Somewhat belatedly, Astronomer Anthony Hewish, leader of the Cambridge University group that discovered pulsars (TIME, March 15), revealed the positions and the pulse rates of pulsars 2, 3 and 4. One of them blips every 1.27 seconds, another at 1.19-second intervals—close to the 1.34-second period previously reported for pulsar 1. Pulsar 4 pulses significantly faster: every quarter of a second. In addition, Hewish estimated that the fast-pulsing source is only 50 light-years away, compared with the 200-light-year distance he calculated for pulsar 1.

Blue Star. Using the coordinates given by Hewish, Astronomer Frank Drake trained the giant Arecibo, Puerto Rico, radio telescope on pulsar 3 and discovered that each of its signals was composed of two closely spaced peaks. The peaks were so sharp, he said, that the signal may originate from an object as small as a few hundred miles across; if pulsar 3 were much larger, the peaks would be gradual and less distinct. Using England's Jodrell Bank radio telescope, Astronomer Graham Smith discovered that the radio waves from pulsars are polarized, indicating that they pass through a magnetic field on their way to the earth.

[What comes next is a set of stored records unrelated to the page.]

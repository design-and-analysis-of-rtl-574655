// tb_systolic_tree -- builds the 7-transaction example database (items
// A..D numbered 0..3) in a tree with K = 2 children and W = 3 levels, and
// checks:
//  * the item and count stored in every one of the 14 general PEs after
//    WRITE mode (the expected tree has B:2, A:5 on level 1; C:2, empty, C:2,
//    B:3 on level 2; D:1, -, -, -, D:2, -, C:2, D:1 on level 3);
//  * the support of every one of the 15 candidate item sets, compared with
//    a count taken directly from the transaction list;
//  * the SCAN of {B, D}: the reporting PEs are PE7 and PE14 only, PE5 has
//    closed its bottom door, PE14 sets IsLeaf on the 9th clock after the
//    SCAN signal entered, and the support arrives 2*K*W+2 clocks after
//    MSG_COUNT;
//  * overflow when a transaction longer than W is written, and its reset
//    by MSG_CLEAR.
module tb_systolic_tree;
  import fpm_pkg::*;

  localparam int unsigned ITEM_W = 8;
  localparam int unsigned CNT_W  = 20;
  localparam int unsigned K      = 2;
  localparam int unsigned W      = 3;
  localparam int NPE = num_pes(K, W);

  logic              clk = 1'b0;
  logic              rst;
  msg_kind_e         in_kind;
  logic [ITEM_W-1:0] in_item;
  logic [CNT_W-1:0]  support;
  logic              support_valid, busy, overflow;

  int checks = 0, failures = 0;

  always #5 clk = ~clk;

  systolic_tree #(.ITEM_W(ITEM_W), .CNT_W(CNT_W), .K(K), .W(W)) dut (.*);

  // Views of the PEs' state, indexed like the drawing's PE numbers minus 1.
  logic              pe_full   [NPE];
  logic [ITEM_W-1:0] pe_item   [NPE];
  logic [CNT_W-1:0]  pe_count  [NPE];
  logic              pe_isleaf [NPE];
  logic              pe_door   [NPE];
  for (genvar l = 1; l <= W; l++) begin : mon_l
    for (genvar j = 0; j < level_size(K, l); j++) begin : mon_j
      assign pe_full  [level_base(K, l) + j] = dut.g_lvl[l].g_pe[j].u_pe.full_q;
      assign pe_item  [level_base(K, l) + j] = dut.g_lvl[l].g_pe[j].u_pe.item_q;
      assign pe_count [level_base(K, l) + j] = dut.g_lvl[l].g_pe[j].u_pe.count_q;
      assign pe_isleaf[level_base(K, l) + j] = dut.g_lvl[l].g_pe[j].u_pe.isleaf_q;
      assign pe_door  [level_base(K, l) + j] = dut.g_lvl[l].g_pe[j].u_pe.door_q;
    end
  end

  // Example database, one bit per item (bit 0 = A ... bit 3 = D).
  localparam logic [3:0] DB [7] = '{4'b1110, 4'b0110, 4'b1101, 4'b1101,
                                    4'b0111, 4'b0111, 4'b1011};

  // Expected tree: item (or -1 for an empty PE) and count, PE1..PE14.
  localparam int EXP_ITEM [14] = '{1, 0, 2, -1, 2, 1, 3, -1, -1, -1, 3, -1, 2, 3};
  localparam int EXP_CNT  [14] = '{2, 5, 2,  0, 2, 3, 1,  0,  0,  0, 2,  0, 2, 1};

  task automatic check(input bit ok, input string what);
    checks++;
    if (!ok) begin
      failures++;
      $display("FAIL: %s", what);
    end
  endtask

  task automatic send(input msg_kind_e k, input int item);
    in_kind = k;
    in_item = ITEM_W'(item);
    @(posedge clk);
    #1;
    in_kind = MSG_NONE;
    in_item = '0;
  endtask

  task automatic write_set(input logic [3:0] s);
    send(MSG_TXN, 0);
    for (int i = 0; i < 4; i++) if (s[i]) send(MSG_ITEM, i);
  endtask

  // Scan one candidate and return its support; also checks the latency.
  task automatic scan(input logic [3:0] s, output int sup);
    int t;
    send(MSG_SCAN, 0);
    for (int i = 0; i < 4; i++) if (s[i]) send(MSG_ITEM, i);
    in_kind = MSG_COUNT;
    @(posedge clk);
    #1;
    in_kind = MSG_NONE;
    t = 1;
    while (!support_valid) begin
      @(posedge clk);
      #1;
      t++;
    end
    check(t == 2 * K * W + 2, $sformatf("support latency %0d, expected %0d", t, 2 * K * W + 2));
    sup = int'(support);
  endtask

  function automatic int ref_support(input logic [3:0] s);
    int c = 0;
    for (int t = 0; t < 7; t++) if ((DB[t] & s) == s) c++;
    return c;
  endfunction

  initial begin : watchdog
    repeat (20000) @(posedge clk);
    failures++;
    $display("FAIL: watchdog");
    $display("TB_RESULT checks=%0d failures=%0d", checks, failures);
    $finish;
  end

  initial begin
    int sup, t;
    in_kind = MSG_NONE;
    in_item = '0;
    rst = 1'b1;
    repeat (3) @(posedge clk);
    #1;
    rst = 1'b0;
    send(MSG_CLEAR, 0);
    for (int t = 0; t < 7; t++) write_set(DB[t]);
    repeat (2 * K * W) @(posedge clk);
    #1;

    // Tree contents after WRITE mode.
    for (int p = 0; p < 14; p++) begin
      if (EXP_ITEM[p] < 0) begin
        check(!pe_full[p], $sformatf("PE%0d should be empty", p + 1));
      end else begin
        check(pe_full[p] && int'(pe_item[p]) == EXP_ITEM[p] && int'(pe_count[p]) == EXP_CNT[p],
              $sformatf("PE%0d holds %0d:%0d (full %0b), expected %0d:%0d", p + 1,
                        pe_item[p], pe_count[p], pe_full[p], EXP_ITEM[p], EXP_CNT[p]));
      end
    end
    check(!overflow, "no overflow expected for the example database");

    // SCAN of {B, D} with its cycle-by-cycle detail.
    in_kind = MSG_SCAN;                 // clock 1: SCAN enters the control PE
    @(posedge clk);
    #1;
    in_kind = MSG_ITEM; in_item = 1;    // clock 2: B
    @(posedge clk);
    #1;
    in_kind = MSG_ITEM; in_item = 3;    // clock 3: D
    @(posedge clk);
    #1;
    in_kind = MSG_NONE;
    // End of clock 3 has passed; PE14 sets IsLeaf at the end of clock 9.
    for (t = 4; t <= 9; t++) begin
      check(!pe_isleaf[13], $sformatf("PE14 IsLeaf too early (clock %0d)", t - 1));
      @(posedge clk);
      #1;
    end
    check(pe_isleaf[13], "PE14 IsLeaf set after clock 9");
    repeat (4) @(posedge clk);
    #1;
    for (int p = 0; p < 14; p++)
      check(pe_isleaf[p] == (p == 6 || p == 13), $sformatf("PE%0d IsLeaf=%0b after SCAN {B,D}", p + 1, pe_isleaf[p]));
    check(!pe_door[4], "PE5 bottom door closed by B");
    in_kind = MSG_COUNT;
    @(posedge clk);
    #1;
    in_kind = MSG_NONE;
    t = 1;
    while (!support_valid && t < 100) begin
      @(posedge clk);
      #1;
      t++;
    end
    check(t == 2 * K * W + 2, $sformatf("support latency %0d", t));
    check(support == 2, $sformatf("support {B,D} = %0d, expected 2", support));

    // Every candidate item set.
    for (int s = 1; s < 16; s++) begin
      scan(4'(s), sup);
      check(sup == ref_support(4'(s)), $sformatf("support of %b = %0d, expected %0d", s[3:0], sup, ref_support(4'(s))));
    end

    // Overflow: a transaction with more items than levels; then CLEAR.
    send(MSG_CLEAR, 0);
    send(MSG_TXN, 0);
    for (int i = 0; i < 4; i++) send(MSG_ITEM, i);
    repeat (2 * K * W) @(posedge clk);
    #1;
    check(overflow, "overflow for a 4-item transaction in a 3-level tree");
    send(MSG_CLEAR, 0);
    repeat (2) @(posedge clk);
    #1;
    check(!overflow, "overflow cleared by MSG_CLEAR");
    repeat (2 * K * W) @(posedge clk);
    #1;
    for (int p = 0; p < 14; p++) check(!pe_full[p], $sformatf("PE%0d empty after CLEAR", p + 1));

    $display("TB_RESULT checks=%0d failures=%0d", checks, failures);
    $finish;
  end

endmodule
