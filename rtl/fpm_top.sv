// fpm_top -- FPGA side of a hardware/software frequent pattern miner built
// around a systolic tree.
//
// The host projects a large transaction database into small sub-databases
// of at most N = min(K, W) frequent items each and sends one at a time to
// this block. Loading: the host sends MSG_CLEAR, then for every transaction
// MSG_TXN followed by its items in increasing item order, one message per
// clock on host_kind/host_item; the tree is built as the items stream in
// (WRITE mode). Mining: the host pulses mine_start with the number of items
// of the sub-database and the minimum support; candidate_gen then scans
// every candidate item set (SCAN mode), collects its support (COUNT mode)
// and reports each frequent one on pat_valid/pat_mask/pat_support, bit i of
// pat_mask standing for item i. mine_done pulses at the end.
//
// The host may also run SCAN/COUNT itself through host_kind/host_item and
// read each support on support/support_valid, comparing it with the
// threshold in software; count_busy is high while a support is being
// collected, and neither the host nor mine_start should start a new scan
// then; host messages are ignored while host_ready is low
// (candidate_gen driving the tree). overflow reports that a transaction did
// not fit in the tree (more items than W, or more distinct children than K).
//
// The split between host and hardware and the three tree modes follow the
// document; the message-based host port, the ready signal and the overflow
// flag are this design's own.
module fpm_top
  import fpm_pkg::*;
#(
  parameter int unsigned ITEM_W = 8,
  parameter int unsigned CNT_W  = 20,
  parameter int unsigned K      = 4,
  parameter int unsigned W      = 4,
  localparam int unsigned N     = (K < W) ? K : W
) (
  input  logic                   clk,
  input  logic                   rst,
  // host message port
  input  msg_kind_e              host_kind,
  input  logic [ITEM_W-1:0]      host_item,
  output logic                   host_ready,
  output logic [CNT_W-1:0]       support,
  output logic                   support_valid,
  output logic                   count_busy,
  output logic                   overflow,
  // hardware mining
  input  logic                   mine_start,
  input  logic [$clog2(N+1)-1:0] n_items,
  input  logic [CNT_W-1:0]       threshold,
  output logic                   mine_done,
  output logic                   pat_valid,
  output logic [N-1:0]           pat_mask,
  output logic [CNT_W-1:0]       pat_support
);

  msg_kind_e         gen_kind, tree_kind;
  logic [ITEM_W-1:0] gen_item, tree_item;
  logic              gen_busy;

  candidate_gen #(.ITEM_W(ITEM_W), .CNT_W(CNT_W), .N(N)) u_gen (
    .clk, .rst,
    .start        (mine_start),
    .n_items,
    .threshold,
    .busy         (gen_busy),
    .done         (mine_done),
    .out_kind     (gen_kind),
    .out_item     (gen_item),
    .support,
    .support_valid,
    .pat_valid,
    .pat_mask,
    .pat_support
  );

  assign host_ready = !gen_busy;
  assign tree_kind  = gen_busy ? gen_kind : host_kind;
  assign tree_item  = gen_busy ? gen_item : host_item;

  systolic_tree #(.ITEM_W(ITEM_W), .CNT_W(CNT_W), .K(K), .W(W)) u_tree (
    .clk, .rst,
    .in_kind      (tree_kind),
    .in_item      (tree_item),
    .support,
    .support_valid,
    .busy         (count_busy),
    .overflow
  );

endmodule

Checking on the faint blue star that Cambridge University astronomers have associated with pulsar 1, Astronomer William Liller located it on a number of Harvard Observatory photographs taken between 1897 and 1952. During that interval, he reported, the average visible light from the star had not varied significantly. And in California, Astronomer Allan Sandage announced that he plans to train the 200-in. Mount Palomar telescope on the blue star to detect any second-by-second variation in its light intensity that might coincide with pulsar 1's radio variation.

Meanwhile, pulsar theories continued to proliferate beyond the pulsating neutron-star and white-dwarf-star theories first suggested by Cambridge astronomers. Princeton Astrophysicist Jeremiah Ostriker suggested that the signals might be caused by rapidly rotating white dwarfs with a local disturbance on their surfaces. Signals from the disturbance would sweep across the earth like a lighthouse beacon once during each rotation of such a star. British Astrophysicists Fred Hoyle and J. Narlikar propose that the signals are connected with supernovas, or exploding stars.